Dans le cadre de la 2ᵉ édition de la Conférence mondiale des journalistes scientifiques, qui s’est tenue à l’Université Félix Houphouët-Boigny en Côte d’Ivoire, une visite d’échange a réuni journalistes et chercheurs au Centre National de Recherche Agronomique (CNRA).
Ce moment d’échange a permis de découvrir plusieurs innovations scientifiques locales, dont la production de plantules de manioc hors sol et un système numérique de surveillance des nuisibles du cotonnier.
À travers cette visite, les chercheurs ont voulu montrer comment la science peut apporter des solutions concrètes aux défis agricoles, alimentaires et environnementaux que connaît la région.
La technologie appelée SAH (Système Hydroponique Semi-Autotrophe), décrite comme « la production des plantules de manioc hors sol » a été présentée par le Dr Essis Brice Sidoine phytopathologiste, comme une innovation liée à la culture du manioc.
Selon ces explications, cette méthode représente une avancée par rapport aux techniques traditionnelles. « Dans l’historique de la multiplication du manioc, dit-t-il, nous avons déjà au moins six mois pour passer d’un hectare dans la technique de recépage à cinq hectares. ».
En comparaison avec les innovations faites grâce à la science, il précise que « dans cette nouvelle technique, avec un hectare de culture en un mois, nous pouvons faire sortir autour de 3 à 5 hectares de plantules». Ces plantules, a en croire notre interlocuteur, « ont été déjà testées dans les différents endroits du pays ».
Le phytopathologiste Essis Brice Sidoine affirme par ailleurs, que le SAH est une une méthode qui «permet d’aller très vite dans la multiplication des cultures » et qui facilite, ajoute-t-il, «la fourniture de matériel végétal à tous les pépiniéristes de manioc».
Protéger la filière coton
Dr Kouakou Malano quant à lui, est entomologiste et chef de programme coton au sein du CNRA. il fait rappeler un épisode marquant dans la sous-région dans la filière coton. Il s’agit notamment du phénomène des acides. qui n’est rien d’autre que l’acidification des sols.

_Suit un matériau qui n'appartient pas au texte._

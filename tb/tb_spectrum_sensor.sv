// tb_spectrum_sensor: full-size sensing path (2048-point FFT, 1024 bins,
// 10 MSPS samples every 10 clocks). Run 1: three bin-centred carriers of
// different strength plus small noise; exactly three peaks must be
// reported, strongest first, each with freq = bin * 5 (Q6.10 MHz). Run 2:
// nine equal carriers; the list is capped at eight, all from the carrier
// set and distinct. The time from start to done must equal the capture
// window plus the FFT, magnitude and peak-search time (within a small
// margin), and busy must cover it.
//
// The expected values are worked out here, independently of the RTL; the
// rates and sizes checked follow the original description where it gives
// them, and the stimulus, reduced sizes and tolerances are this testbench's
// own choices.
module tb_spectrum_sensor;
  import fm_pkg::*;
  logic clk = 1'b0, rst_n = 1'b0;
  always #5 clk = ~clk;
  int checks = 0, failures = 0;
  localparam int N = 2048;
  localparam real PI = 3.14159265358979323846;

  logic start = 0, sv = 0, busy, done;
  logic signed [11:0] smp = '0;
  peak_t peaks [8];
  logic [3:0] nf;
  spectrum_sensor #(.N(N)) dut (.clk, .rst_n, .start, .sample_valid(sv), .sample(smp), .busy, .done, .peaks, .num_found(nf));

  int  tb_bins [$];
  real tb_amp [$];
  longint n = 0;
  real v;
  // ADC sample stream: one sample per 10 clocks
  initial forever begin
    repeat (9) @(negedge clk);
    begin
      v = real'($urandom_range(0, 6)) - 3.0;
      foreach (tb_bins[i]) v += tb_amp[i] * $cos(2.0 * PI * tb_bins[i] * n / N);
      smp = 12'($rtoi(v));
    end
    sv = 1; n++;
    @(negedge clk); sv = 0;
  end

  int t0, t_done, cyc = 0;
  bit busy_gap;
  always @(posedge clk) cyc++;

  task automatic run();
    busy_gap = 0;
    @(negedge clk); start = 1; t0 = cyc; @(negedge clk); start = 0;
    while (!done) begin
      @(negedge clk);
      if (!busy && !done) busy_gap = 1;
      if (cyc - t0 > 100000) break;
    end
    t_done = cyc - t0;
    // capture N samples (10 clocks each), FFT N/2*log2(N), unload N/2,
    // CORDIC ~20, peak search N/2 + (MAX_CAND-1)^2 at most
    checks++;
    if (t_done < 10 * N + 1024 * 11 + 1024 || t_done > 10 * N + 10 + 1024 * 11 + 1024 + 40 + 1024 + 400) begin
      failures++; $display("start to done %0d clocks", t_done);
    end
    checks++; if (busy_gap) begin failures++; $display("busy dropped before done"); end
    @(negedge clk);
    checks++; if (busy) begin failures++; $display("busy after done"); end
  endtask

  initial begin
    repeat (3) @(posedge clk);
    rst_n = 1'b1;
    tb_bins = '{205, 614, 820}; tb_amp = '{450.0, 700.0, 600.0};
    repeat (50) @(negedge clk);
    run();
    $display("run 1: %0d clocks, found %0d: bins %0d %0d %0d", t_done, nf, peaks[0].bin, peaks[1].bin, peaks[2].bin);
    checks++; if (nf != 3) begin failures++; $display("found %0d", nf); end
    begin
      int expb [3] = '{614, 820, 205};
      for (int i = 0; i < 3; i++) begin
        checks++;
        if (peaks[i].bin != expb[i] || peaks[i].freq != 16'(expb[i] * 5)) begin
          failures++; $display("peak %0d bin %0d freq %0d", i, peaks[i].bin, peaks[i].freq);
        end
      end
      checks++; if (!(peaks[0].pwr > peaks[1].pwr && peaks[1].pwr > peaks[2].pwr)) begin failures++; $display("not sorted"); end
    end
    tb_bins = '{40, 100, 150, 300, 410, 520, 700, 880, 990}; tb_amp = '{190.0, 190.0, 190.0, 190.0, 190.0, 190.0, 190.0, 190.0, 190.0};
    run();
    checks++; if (nf != 8) begin failures++; $display("found %0d, exp 8", nf); end
    for (int i = 0; i < 8; i++) begin
      checks++;
      if (!(peaks[i].bin inside {40, 100, 150, 300, 410, 520, 700, 880, 990})) begin failures++; $display("peak %0d bin %0d", i, peaks[i].bin); end
      for (int j = 0; j < i; j++) begin checks++; if (peaks[j].bin == peaks[i].bin) failures++; end
    end
    $display("TB_RESULT checks=%0d failures=%0d", checks, failures);
    $finish;
  end
  initial begin
    repeat (200000) @(posedge clk);
    failures++; $display("watchdog expired");
    $display("TB_RESULT checks=%0d failures=%0d", checks, failures);
    $finish;
  end
endmodule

En effet, le phénomène des acides dans le secteur du coton fait référence à l’impact de l’acidité du sol sur la culture du cotonnier. Cette acidité peut affecter la croissance de la plante, la disponibilité des nutriments et, par conséquent, le rendement de la récolte. Le coton se développe mieux dans un sol dont le pH est légèrement acide à neutre (entre 6 et 7).
Pour mieux répondre à ce type de menaces, le Centre National de Recherche Agronomique (CNRA) de Côte d’Ivoire a mis en place un système de surveillance parasitaire du cotonnier, visant à mieux protéger la culture contre les ravageurs et à promouvoir une gestion intégrée des traitements.
Ce système s’appuie sur des seuils d’agression des cultures par les principaux insectes nuisibles, permettant des interventions ciblées et réduisant l’utilisation de pesticides de synthèse.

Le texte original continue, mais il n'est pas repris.